EXERCISE AIM:
Transcribe only part of the material below: the lines from the one containing "else if (load)" through the one containing "clk); rst = 0;", inclusive, exactly as written.

DATA IN THIS EXERCISE:
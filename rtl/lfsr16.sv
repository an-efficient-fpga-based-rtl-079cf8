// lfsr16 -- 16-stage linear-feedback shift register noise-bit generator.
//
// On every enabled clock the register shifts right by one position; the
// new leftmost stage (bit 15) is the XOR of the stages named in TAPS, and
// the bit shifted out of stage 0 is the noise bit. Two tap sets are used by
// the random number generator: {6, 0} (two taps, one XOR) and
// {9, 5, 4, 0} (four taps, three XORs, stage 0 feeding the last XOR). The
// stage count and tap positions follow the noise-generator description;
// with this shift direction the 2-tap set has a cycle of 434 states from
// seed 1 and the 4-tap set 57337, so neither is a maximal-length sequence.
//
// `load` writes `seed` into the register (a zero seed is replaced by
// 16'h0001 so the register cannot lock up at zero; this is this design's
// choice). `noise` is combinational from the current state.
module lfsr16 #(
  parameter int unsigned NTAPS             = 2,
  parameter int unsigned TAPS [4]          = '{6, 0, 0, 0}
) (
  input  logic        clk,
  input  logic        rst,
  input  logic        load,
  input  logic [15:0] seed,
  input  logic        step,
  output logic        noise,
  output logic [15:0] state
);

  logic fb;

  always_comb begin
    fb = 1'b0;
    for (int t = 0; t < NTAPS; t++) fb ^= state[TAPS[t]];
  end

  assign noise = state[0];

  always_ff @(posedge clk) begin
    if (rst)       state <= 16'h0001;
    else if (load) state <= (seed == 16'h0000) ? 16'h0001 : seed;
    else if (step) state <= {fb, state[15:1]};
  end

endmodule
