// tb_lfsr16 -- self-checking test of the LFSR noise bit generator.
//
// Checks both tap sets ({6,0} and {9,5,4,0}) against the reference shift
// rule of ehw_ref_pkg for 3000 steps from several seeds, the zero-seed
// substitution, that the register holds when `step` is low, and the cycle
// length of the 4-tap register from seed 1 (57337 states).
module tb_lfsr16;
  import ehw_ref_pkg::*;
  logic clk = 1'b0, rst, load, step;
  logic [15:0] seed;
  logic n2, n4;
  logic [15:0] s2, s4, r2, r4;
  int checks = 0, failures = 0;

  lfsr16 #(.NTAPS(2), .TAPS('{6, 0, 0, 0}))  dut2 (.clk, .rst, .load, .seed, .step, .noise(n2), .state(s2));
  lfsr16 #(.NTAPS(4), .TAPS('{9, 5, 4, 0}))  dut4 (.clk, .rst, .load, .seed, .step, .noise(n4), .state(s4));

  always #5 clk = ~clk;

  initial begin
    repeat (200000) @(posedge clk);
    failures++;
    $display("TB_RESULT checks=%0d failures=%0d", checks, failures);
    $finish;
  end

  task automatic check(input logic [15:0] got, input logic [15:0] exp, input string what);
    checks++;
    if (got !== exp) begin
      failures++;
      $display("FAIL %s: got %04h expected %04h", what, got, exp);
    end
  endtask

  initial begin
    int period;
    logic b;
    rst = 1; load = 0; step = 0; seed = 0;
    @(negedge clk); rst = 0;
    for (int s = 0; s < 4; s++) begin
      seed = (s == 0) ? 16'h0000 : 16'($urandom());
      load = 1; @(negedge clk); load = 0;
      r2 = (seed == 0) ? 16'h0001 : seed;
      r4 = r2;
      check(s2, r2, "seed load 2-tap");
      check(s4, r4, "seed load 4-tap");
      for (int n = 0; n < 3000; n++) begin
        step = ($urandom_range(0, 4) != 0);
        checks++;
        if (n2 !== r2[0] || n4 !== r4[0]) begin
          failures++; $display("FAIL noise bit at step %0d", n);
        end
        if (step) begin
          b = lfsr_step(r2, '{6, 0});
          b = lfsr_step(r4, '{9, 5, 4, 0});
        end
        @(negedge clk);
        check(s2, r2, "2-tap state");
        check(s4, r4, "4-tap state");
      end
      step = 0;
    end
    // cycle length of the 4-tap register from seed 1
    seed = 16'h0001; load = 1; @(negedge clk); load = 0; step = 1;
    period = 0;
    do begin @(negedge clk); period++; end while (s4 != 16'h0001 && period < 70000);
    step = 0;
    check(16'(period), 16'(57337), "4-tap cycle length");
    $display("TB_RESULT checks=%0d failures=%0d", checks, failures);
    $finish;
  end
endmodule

==

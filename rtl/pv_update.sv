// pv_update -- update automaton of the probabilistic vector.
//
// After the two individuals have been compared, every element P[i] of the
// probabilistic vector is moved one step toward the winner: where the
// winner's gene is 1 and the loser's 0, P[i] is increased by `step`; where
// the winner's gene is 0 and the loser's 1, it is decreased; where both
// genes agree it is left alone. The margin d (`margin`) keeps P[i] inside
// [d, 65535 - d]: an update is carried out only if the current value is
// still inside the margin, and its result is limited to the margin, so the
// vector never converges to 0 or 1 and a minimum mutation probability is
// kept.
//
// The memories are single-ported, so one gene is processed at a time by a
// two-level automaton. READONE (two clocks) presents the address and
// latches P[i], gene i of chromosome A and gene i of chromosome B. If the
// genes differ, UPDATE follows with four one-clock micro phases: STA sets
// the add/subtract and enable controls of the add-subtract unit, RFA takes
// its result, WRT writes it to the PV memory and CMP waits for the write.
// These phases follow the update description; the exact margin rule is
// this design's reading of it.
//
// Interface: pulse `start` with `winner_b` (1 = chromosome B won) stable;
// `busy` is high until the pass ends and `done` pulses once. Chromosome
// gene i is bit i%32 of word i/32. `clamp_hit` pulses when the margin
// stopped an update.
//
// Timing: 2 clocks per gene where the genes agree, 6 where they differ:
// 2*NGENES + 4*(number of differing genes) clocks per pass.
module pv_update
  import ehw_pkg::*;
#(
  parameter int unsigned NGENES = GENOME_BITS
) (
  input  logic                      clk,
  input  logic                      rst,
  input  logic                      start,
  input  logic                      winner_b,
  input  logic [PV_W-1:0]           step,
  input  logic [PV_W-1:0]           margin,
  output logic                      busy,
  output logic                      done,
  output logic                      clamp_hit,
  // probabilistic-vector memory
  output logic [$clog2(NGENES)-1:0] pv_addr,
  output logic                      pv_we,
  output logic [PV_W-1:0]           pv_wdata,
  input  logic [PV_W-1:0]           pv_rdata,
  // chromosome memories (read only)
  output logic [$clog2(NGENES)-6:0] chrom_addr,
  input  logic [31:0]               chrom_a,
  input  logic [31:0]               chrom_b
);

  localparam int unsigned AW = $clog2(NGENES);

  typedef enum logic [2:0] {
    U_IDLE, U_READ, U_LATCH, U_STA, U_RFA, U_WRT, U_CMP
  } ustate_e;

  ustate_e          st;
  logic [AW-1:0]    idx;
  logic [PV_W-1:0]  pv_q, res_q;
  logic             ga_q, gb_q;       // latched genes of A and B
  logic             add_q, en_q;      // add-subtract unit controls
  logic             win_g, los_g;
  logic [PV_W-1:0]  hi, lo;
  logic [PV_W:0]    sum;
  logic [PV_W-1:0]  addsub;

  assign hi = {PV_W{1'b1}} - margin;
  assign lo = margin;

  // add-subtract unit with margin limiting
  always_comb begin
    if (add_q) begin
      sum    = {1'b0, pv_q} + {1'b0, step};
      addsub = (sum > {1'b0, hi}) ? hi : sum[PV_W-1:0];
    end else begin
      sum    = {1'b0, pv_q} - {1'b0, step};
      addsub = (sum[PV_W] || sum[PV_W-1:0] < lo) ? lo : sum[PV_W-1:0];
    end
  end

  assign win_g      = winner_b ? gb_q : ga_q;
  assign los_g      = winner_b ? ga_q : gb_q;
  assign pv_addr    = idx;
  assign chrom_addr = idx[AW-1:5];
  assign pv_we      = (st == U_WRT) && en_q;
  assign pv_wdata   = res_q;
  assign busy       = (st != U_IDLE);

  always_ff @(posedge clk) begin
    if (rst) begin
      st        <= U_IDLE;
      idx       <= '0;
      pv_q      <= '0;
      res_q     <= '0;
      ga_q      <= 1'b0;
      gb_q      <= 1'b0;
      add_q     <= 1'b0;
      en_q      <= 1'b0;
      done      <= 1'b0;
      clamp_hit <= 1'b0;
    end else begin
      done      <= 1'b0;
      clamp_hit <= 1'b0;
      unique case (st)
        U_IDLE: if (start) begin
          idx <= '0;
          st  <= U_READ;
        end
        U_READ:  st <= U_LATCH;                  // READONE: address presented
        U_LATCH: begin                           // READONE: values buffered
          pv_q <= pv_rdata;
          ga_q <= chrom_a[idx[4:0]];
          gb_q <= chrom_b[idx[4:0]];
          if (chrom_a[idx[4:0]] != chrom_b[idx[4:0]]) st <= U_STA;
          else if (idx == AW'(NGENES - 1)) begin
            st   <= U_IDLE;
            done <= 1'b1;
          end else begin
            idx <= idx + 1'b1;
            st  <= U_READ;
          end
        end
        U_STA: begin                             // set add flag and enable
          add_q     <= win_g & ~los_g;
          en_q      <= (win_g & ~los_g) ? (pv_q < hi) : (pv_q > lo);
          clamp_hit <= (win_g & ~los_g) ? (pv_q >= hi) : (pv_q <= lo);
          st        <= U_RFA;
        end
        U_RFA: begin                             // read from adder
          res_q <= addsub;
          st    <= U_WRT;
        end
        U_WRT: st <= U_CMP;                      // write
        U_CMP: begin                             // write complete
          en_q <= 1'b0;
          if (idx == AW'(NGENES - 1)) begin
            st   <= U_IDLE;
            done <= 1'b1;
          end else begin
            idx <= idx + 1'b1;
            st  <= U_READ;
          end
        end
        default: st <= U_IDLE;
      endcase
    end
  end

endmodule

EXERCISE RESPONSE:
    else if (load) state <= (seed == 16'h0000) ? 16'h0001 : seed;
    else if (step) state <= {fb, state[15:1]};
  end

endmodule
// tb_lfsr16 -- self-checking test of the LFSR noise bit generator.
//
// Checks both tap sets ({6,0} and {9,5,4,0}) against the reference shift
// rule of ehw_ref_pkg for 3000 steps from several seeds, the zero-seed
// substitution, that the register holds when `step` is low, and the cycle
// length of the 4-tap register from seed 1 (57337 states).
module tb_lfsr16;
  import ehw_ref_pkg::*;
  logic clk = 1'b0, rst, load, step;
  logic [15:0] seed;
  logic n2, n4;
  logic [15:0] s2, s4, r2, r4;
  int checks = 0, failures = 0;

  lfsr16 #(.NTAPS(2), .TAPS('{6, 0, 0, 0}))  dut2 (.clk, .rst, .load, .seed, .step, .noise(n2), .state(s2));
  lfsr16 #(.NTAPS(4), .TAPS('{9, 5, 4, 0}))  dut4 (.clk, .rst, .load, .seed, .step, .noise(n4), .state(s4));

  always #5 clk = ~clk;

  initial begin
    repeat (200000) @(posedge clk);
    failures++;
    $display("TB_RESULT checks=%0d failures=%0d", checks, failures);
    $finish;
  end

  task automatic check(input logic [15:0] got, input logic [15:0] exp, input string what);
    checks++;
    if (got !== exp) begin
      failures++;
      $display("FAIL %s: got %04h expected %04h", what, got, exp);
    end
  endtask

  initial begin
    int period;
    logic b;
    rst = 1; load = 0; step = 0; seed = 0;
    @(negedge clk); rst = 0;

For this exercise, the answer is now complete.